Except the Utilities Index, which climbed up 0.67%, all the sectoral indices ended in the red as investors indulged in heavy selling. Energy, consumer discretionary, financial, healthcare, materials, industrial and information technologies plunged sharply. A few stocks from consumer staples and real estate sections found modest support.
The benchmark S&P/TSX Composite Index tanked 376.04 points, or 2.46%, as it settled at 14,909.13, slightly off the day’s low of 14,900.37. In early trades, the index edged up to 15,295.68.
On Tuesday, the index ended lower by 127.53 points, or 0.83%, at 15,285.17, well off the day’s low of 15,094.66.
The Capped Financial Index shed 2.65%. Royal Bank of Canada (RY.TO) ended nearly 4% down, Toronto-Dominion Bank eased by 1.7%, Bank of Nova Scotia (BNS.TO) declined by 2.3%, Bank of Montreal (BMO.TO) ended lower by 2.8%, Canadian Imperial Bank of Commerce (CM.TO) ended 1.75% down and National Bank of Canada (NA.TO) closed down by 2.2%.
Manulife Financial Corporation (MFC.TO) and Sun Life Financial Inc. (SLF.TO) ended lower by about 4% and 3.4%, respectively, while Fairfax Financial Holdings (FFH.TO) ended 2.3% down.
The Capped Energy Index ended down 3.52%. Encana Corporation (ECA.TO), Suncor Energy (SU.TO), Imperial Oil (IMO.TO), Husky Energy Inc. (HSE.TO), Vermilion Energy Inc. (VET.TO), Tourmaline Oil Corp. (TOU.TO), PrairieSky Royalty (PSK.TO) and ARC Resources (ARX.TO) lost 3 to 5%. Canadian Natural Resources Limited (CNQ.TO) and Cenovus Energy Inc. (CVE.TO) also declined sharply.
The Capped Materials Index drifted down by 3.35%. First Quantum Minerals (FM.TO) tanked more than 9%, Methanex Corporation tumbled nearly 7%, Teck Resources (TECK.B.TO) ended lower by about 6.1%, Nutrien (NTR.TO) declined by 4.2% and CCL Industries Inc. (CCL.B.TO) ended 4.3% down
Barrick Gold Corporation (ABX.TO), Franco-Nevada Corporation (FNV.TO), Goldcorp Inc. (G.TO), Agnico Eagle Mines (AEM.TO) and Wheaton Precious Metals Corp. (WPM.TO) lost 1.7 to 3%.
With marijuana stocks plunging again, the Healthcare Index ended nearly 6% down.

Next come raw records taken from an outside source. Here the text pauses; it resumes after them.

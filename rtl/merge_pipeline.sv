// merge_pipeline: puts the two virtual channels of a merge port onto one link.
//
// A 2-input mutex chooses between the requests of the two merge_virtual
// modules; its grant selects the data and connects the granted request to the
// nacking 4-to-2-phase converter that drives the link. If the next router
// accepts the flit (ra toggles) the granted channel is acknowledged and its
// flit is gone. If the next router refuses it (rn toggles) the channel is not
// acknowledged: its request is withdrawn from the converter, and when the
// other channel is waiting the refused one is masked out of the mutex until
// the other channel has been granted, so the other channel can pass. This is
// how a refusal breaks a cycle in which each channel waits for the other.
// A refused flit stays in its merge_virtual latch and is offered again.
// How long a refused channel stays masked is this design's choice.
//
// Interface: lr[c]/la[c] 4-phase with merge_virtual c and din[c]; rr (out),
// ra, rn (in) 2-phase link with dout.
// Timing: grant to rr toggle two cycles; link answer to la one cycle.
module merge_pipeline #(
  parameter int unsigned W = 59
) (
  input  logic                clk,
  input  logic                rst_n,
  input  logic [1:0]          lr,
  output logic [1:0]          la,
  input  logic [1:0][W-1:0]   din,
  output logic                rr,
  input  logic                ra,
  input  logic                rn,
  output logic [W-1:0]        dout
);
  logic [1:0] req, gnt, block_q;
  logic       c_lr, k_la, k_ln, busy;
  logic [W-1:0] mux;

  assign busy = k_la | k_ln;
  assign req  = (lr & ~block_q) | (gnt & {2{busy}});

  mutex #(.N(2)) u_mutex (.clk, .rst_n, .req, .gnt);

  assign mux  = gnt[1] ? din[1] : din[0];
  assign c_lr = |(gnt & lr & ~block_q) & ~k_ln;
  assign la   = gnt & {2{k_la}};

  // mask a refused channel while the other one waits
  always_ff @(posedge clk or negedge rst_n) begin
    if (!rst_n) block_q <= '0;
    else begin
      for (int c = 0; c < 2; c++) begin
        if (k_ln && gnt[c] && lr[1-c]) block_q[c] <= 1'b1;
        else if (gnt[1-c] || !lr[1-c]) block_q[c] <= 1'b0;
      end
    end
  end

  conv_4to2_nack #(.W(W)) u_conv (
    .clk, .rst_n, .lr(c_lr), .la(k_la), .ln(k_ln), .rr, .ra, .rn, .din(mux), .dout
  );

endmodule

Aurora Cannabis (ACB.TO) ended more than 6% down, Bausch Health Companies Inc. (BHC.TO) declined by 7.3%, Canopy Growth Corporation (WEED.TO) closed 7.6% down and Aphria Inc. (APH.TO) ended 7.3% down.
The Consumer Discretionary Index ended 2.27% down and the Information Technology Index declined by 3.8%, while the Capped Industrial ended 2.52% down.
Bombardier Inc. (BBD.B.TO), Baytex Energy Corp. (BTE.TO), Hexo Corp. (Hexo.TO), Crescent Point Energy (CPG.TO) and Lundin Mining Corporation (LUN.TO) lost 4 to 8%.
Among other markets, U.S. ended sharply lower, with the Dow closing at its lowest level in over three-months and the Nasdaq and the S&P 500 dropping to five-month closing lows. Some disappointing results, data showing a drop in new home sales in the month of September triggered the sell-off on Wall Street.
European markets faltered after a positive start and ended lower on geopolitical worries, trade war concerns, Italy’s budget and mostly disappointing economic reports. Asian markets ended on a mixed note.
In commodities, crude oil futures ended higher at $66.82 a barrel,, gaining $0.39, or 0.6%, despite U.S. Energy Information Administration’s report that showed U.S. crude inventories rose for a fifth straight week.
Gold futures for December ended down $5.70, or 0.5%, at $1,231.10. Silver futures for December ended down $0.117, at $14.676 an ounce and Copper futures for December settled at $2.7575 per pound, down $0.0005 from previous close.